When you reach the line with "i_ref.b = pu_t'($signed($urandom_range(0, 1000))" in the data below, begin printing lines exactly, and stop once the line with "else if (e < -H) exp_sw[k] = 1'b0;" has been printed.
═════ Data shown
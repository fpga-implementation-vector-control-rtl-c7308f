// foc_pkg: number format and shared types of the vector-control datapath.
//
// Every signal quantity (voltages, currents, fluxes, speed, sin/cos) is a
// per-unit value in a 16-bit two's-complement word with 13 fraction bits
// (Q2.13: range -4.0 .. +3.99988, one LSB = 1.22e-4 pu). The 16-bit width
// follows the bus widths of the original library; the split into integer and
// fraction bits is this design's choice. Products are rounded to nearest and
// saturated to the 16-bit range. Constants are given to modules as real
// parameters and turned into fixed-point integers at elaboration time.
package foc_pkg;

  localparam int W    = 16;   // word width
  localparam int FRAC = 13;   // fraction bits of a signal word
  localparam int KF   = 17;   // fraction bits of a constant coefficient

  typedef logic signed [W-1:0] pu_t;

  typedef struct packed {
    pu_t a;
    pu_t b;
    pu_t c;
  } abc_t;

  typedef struct packed {
    pu_t d;
    pu_t q;
  } dq_t;

  localparam pu_t PU_MAX = pu_t'(16'sh7FFF);
  localparam pu_t PU_MIN = pu_t'(16'sh8000);
  localparam pu_t PU_ONE = pu_t'(16'sd8192);

  // Saturate a wide signed value to one signal word.
  function automatic pu_t sat(input logic signed [63:0] x);
    if (x > 64'sd32767)       return PU_MAX;
    else if (x < -64'sd32768) return PU_MIN;
    else                      return pu_t'(x);
  endfunction

  // Arithmetic right shift with round-to-nearest (ties toward +inf).
  function automatic logic signed [63:0] rshift_round(input logic signed [63:0] x, input int sh);
    if (sh <= 0) return x;
    return (x + (64'sd1 <<< (sh - 1))) >>> sh;
  endfunction

  // Signal times signal, both Q2.13, result Q2.13 rounded and saturated.
  function automatic pu_t qmul(input pu_t a, input pu_t b);
    logic signed [63:0] p;
    p = 64'(a) * 64'(b);
    return sat(rshift_round(p, FRAC));
  endfunction

  // Real coefficient to a constant with KF fraction bits.
  function automatic int coef(input real r);
    return $rtoi(r * real'(1 << KF) + ((r >= 0.0) ? 0.5 : -0.5));
  endfunction

  // Real value to a signal word.
  function automatic int to_pu(input real r);
    return $rtoi(r * real'(1 << FRAC) + ((r >= 0.0) ? 0.5 : -0.5));
  endfunction

endpackage
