// cfm_hysteresis: current-feedback modulation of the VSI.
//
// Three "bang-bang" current controllers, one per phase, each with a dead band
// of +-HYST around the reference. A phase's upper switch is turned on when
// the current error (reference minus measured) exceeds +HYST and off when it
// falls below -HYST; inside the band the switch keeps its state. The
// decisions are taken only on 'sync' pulses of a fixed switching clock, so a
// switch can change at most once per sync interval and the switching
// frequency stays bounded and nearly constant. Hysteresis control with
// synchronised on-off controllers follows the original; the band width is
// this design's example value.
//
// Interface: Q2.13 per-unit words. sw[0]/[1]/[2] = upper switch of phase
// a/b/c, registered, updated in the cycle after a sync pulse. Reset: all
// upper switches off.
module cfm_hysteresis
  import foc_pkg::*;
#(
  parameter real HYST = 0.02
) (
  input  logic       clk,
  input  logic       rst_n,
  input  logic       sync,
  input  abc_t       i_ref,
  input  abc_t       i_meas,
  output logic [2:0] sw
);

  localparam logic signed [17:0] H = 18'(to_pu(HYST));

  logic signed [17:0] err [3];

  always_comb begin
    err[0] = 18'(i_ref.a) - 18'(i_meas.a);
    err[1] = 18'(i_ref.b) - 18'(i_meas.b);
    err[2] = 18'(i_ref.c) - 18'(i_meas.c);
  end

  always_ff @(posedge clk or negedge rst_n) begin
    if (!rst_n) begin
      sw <= '0;
    end else if (sync) begin
      for (int k = 0; k < 3; k++) begin
        if (err[k] > H)       sw[k] <= 1'b1;
        else if (err[k] < -H) sw[k] <= 1'b0;
      end
    end
  end

endmodule
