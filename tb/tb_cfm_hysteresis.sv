// tb_cfm_hysteresis: self-checking test of the synchronised hysteresis
// current controllers. Random references and currents are applied every
// clock while sync pulses come at a fixed interval. A per-phase model
// (on above +band, off below -band, else hold; decisions only at sync) is
// compared with the switch outputs every clock. Switching, holding inside the
// band and the absence of switching between syncs are all counted.
module tb_cfm_hysteresis;
  import foc_pkg::*;

  localparam int H = 164;            // 0.02 pu in LSB
  localparam int SYNC_EVERY = 8;

  int checks = 0, failures = 0, n_on = 0, n_off = 0, n_hold = 0;
  logic       clk = 0, rst_n = 0, sync = 0;
  abc_t       i_ref, i_meas;
  logic [2:0] sw, exp_sw, prev_sw;

  cfm_hysteresis #(.HYST(0.02)) dut (.clk, .rst_n, .sync, .i_ref, .i_meas, .sw);

  always #5 clk = ~clk;

  function automatic int err_of(input int k);
    case (k)
      0: return int'(i_ref.a) - int'(i_meas.a);
      1: return int'(i_ref.b) - int'(i_meas.b);
      default: return int'(i_ref.c) - int'(i_meas.c);
    endcase
  endfunction

  initial begin
    #10000000;
    failures++;
    $display("watchdog expired");
    $display("TB_RESULT checks=%0d failures=%0d", checks, failures);
    $finish;
  end

  initial begin
    int e;
    i_ref = '0; i_meas = '0; exp_sw = '0;
    repeat (2) @(negedge clk);
    rst_n = 1;
    for (int t = 0; t < 4000; t++) begin
      i_ref.a = pu_t'($signed($urandom_range(0, 1000)) - 500);
      i_ref.b = pu_t'($signed($urandom_range(0, 1000)) - 500);
      i_ref.c = pu_t'($signed($urandom_range(0, 1000)) - 500);
      i_meas  = i_ref;
      i_meas.a = pu_t'(int'(i_ref.a) + $signed($urandom_range(0, 500)) - 250);
      i_meas.b = pu_t'(int'(i_ref.b) + $signed($urandom_range(0, 500)) - 250);
      i_meas.c = pu_t'(int'(i_ref.c) + $signed($urandom_range(0, 500)) - 250);
      sync = (t % SYNC_EVERY == 0);
      prev_sw = exp_sw;
      if (sync) begin
        for (int k = 0; k < 3; k++) begin
          e = err_of(k);
          if (e > H) exp_sw[k] = 1'b1;
          else if (e < -H) exp_sw[k] = 1'b0;
          else n_hold++;
          if (exp_sw[k] && !prev_sw[k]) n_on++;
          if (!exp_sw[k] && prev_sw[k]) n_off++;
        end
      end
      @(negedge clk);
      checks++;
      if (sw !== exp_sw) begin
        failures++;
        $display("FAIL t=%0d sw=%b expected %b", t, sw, exp_sw);
      end
    end
    checks++;
    if (n_on == 0 || n_off == 0 || n_hold == 0) begin failures++; $display("FAIL a case never happened"); end
    $display("turn-on %0d turn-off %0d hold %0d", n_on, n_off, n_hold);
    $display("TB_RESULT checks=%0d failures=%0d", checks, failures);
    $finish;
  end
endmodule
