// coord_transform: coordinate transformation (field frame to stator frame).
//
// Rotates a space phasor given in the field-oriented frame (x along the
// rotor flux, y in quadrature) into the stator frame with the cosine and sine
// of the field angle supplied by the vector analyser:
//   gd = gx cos - gy sin
//   gq = gx sin + gy cos
// Both products of each line are summed at full precision and rounded once.
//
// Interface: Q2.13 per-unit words, sin/cos in the same format (1.0 = 8192).
// Purely combinational.
module coord_transform
  import foc_pkg::*;
(
  input  dq_t g_xy,     // .d = x (field) component, .q = y (torque) component
  input  pu_t cos_a,
  input  pu_t sin_a,
  output dq_t g_dq
);

  logic signed [63:0] pd, pq;

  always_comb begin
    pd     = 64'(g_xy.d) * 64'(cos_a) - 64'(g_xy.q) * 64'(sin_a);
    pq     = 64'(g_xy.d) * 64'(sin_a) + 64'(g_xy.q) * 64'(cos_a);
    g_dq.d = sat(rshift_round(pd, FRAC));
    g_dq.q = sat(rshift_round(pq, FRAC));
  end

endmodule
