// tb_coord_transform: self-checking test of the field-to-stator rotation.
// Random field-frame vectors are rotated by random angles; the outputs are
// compared with the rotation computed in floating point from the same
// quantised sin/cos words (1 LSB), and the vector length must be kept.
module tb_coord_transform;
  import foc_pkg::*;

  int checks = 0, failures = 0;
  dq_t g_xy, g_dq;
  pu_t cos_a, sin_a;

  coord_transform dut (.g_xy, .cos_a, .sin_a, .g_dq);

  task automatic expect_near(input string what, input real got, input real exp, input real tol);
    checks++;
    if ((got - exp) > tol || (exp - got) > tol) begin
      failures++;
      $display("FAIL %s: got %0.2f expected %0.2f", what, got, exp);
    end
  endtask

  initial begin
    #100000;
    failures++;
    $display("watchdog expired");
    $display("TB_RESULT checks=%0d failures=%0d", checks, failures);
    $finish;
  end

  initial begin
    real th, c, s, x, y, len_in, len_out;
    for (int k = 0; k < 600; k++) begin
      th = 6.283185307 * real'($urandom_range(0, 9999)) / 10000.0;
      if (k < 4) th = 1.570796327 * k;
      cos_a = pu_t'($rtoi($floor(8192.0 * $cos(th) + 0.5)));
      sin_a = pu_t'($rtoi($floor(8192.0 * $sin(th) + 0.5)));
      g_xy.d = pu_t'($signed($urandom_range(0, 16383)) - 8192);
      g_xy.q = pu_t'($signed($urandom_range(0, 16383)) - 8192);
      #1;
      c = real'(cos_a) / 8192.0; s = real'(sin_a) / 8192.0;
      x = real'(g_xy.d); y = real'(g_xy.q);
      expect_near("d", real'(g_dq.d), x * c - y * s, 1.0);
      expect_near("q", real'(g_dq.q), x * s + y * c, 1.0);
      len_in  = $sqrt(x * x + y * y);
      len_out = $sqrt(real'(g_dq.d) ** 2 + real'(g_dq.q) ** 2);
      expect_near("len", len_out, len_in, 3.0);
    end
    $display("TB_RESULT checks=%0d failures=%0d", checks, failures);
    $finish;
  end
endmodule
══════════
**Response to this exercise**
      i_ref.b = pu_t'($signed($urandom_range(0, 1000)) - 500);
      i_ref.c = pu_t'($signed($urandom_range(0, 1000)) - 500);
      i_meas  = i_ref;
      i_meas.a = pu_t'(int'(i_ref.a) + $signed($urandom_range(0, 500)) - 250);
      i_meas.b = pu_t'(int'(i_ref.b) + $signed($urandom_range(0, 500)) - 250);
      i_meas.c = pu_t'(int'(i_ref.c) + $signed($urandom_range(0, 500)) - 250);
      sync = (t % SYNC_EVERY == 0);
      prev_sw = exp_sw;
      if (sync) begin
        for (int k = 0; k < 3; k++) begin
          e = err_of(k);
          if (e > H) exp_sw[k] = 1'b1;
          else if (e < -H) exp_sw[k] = 1'b0;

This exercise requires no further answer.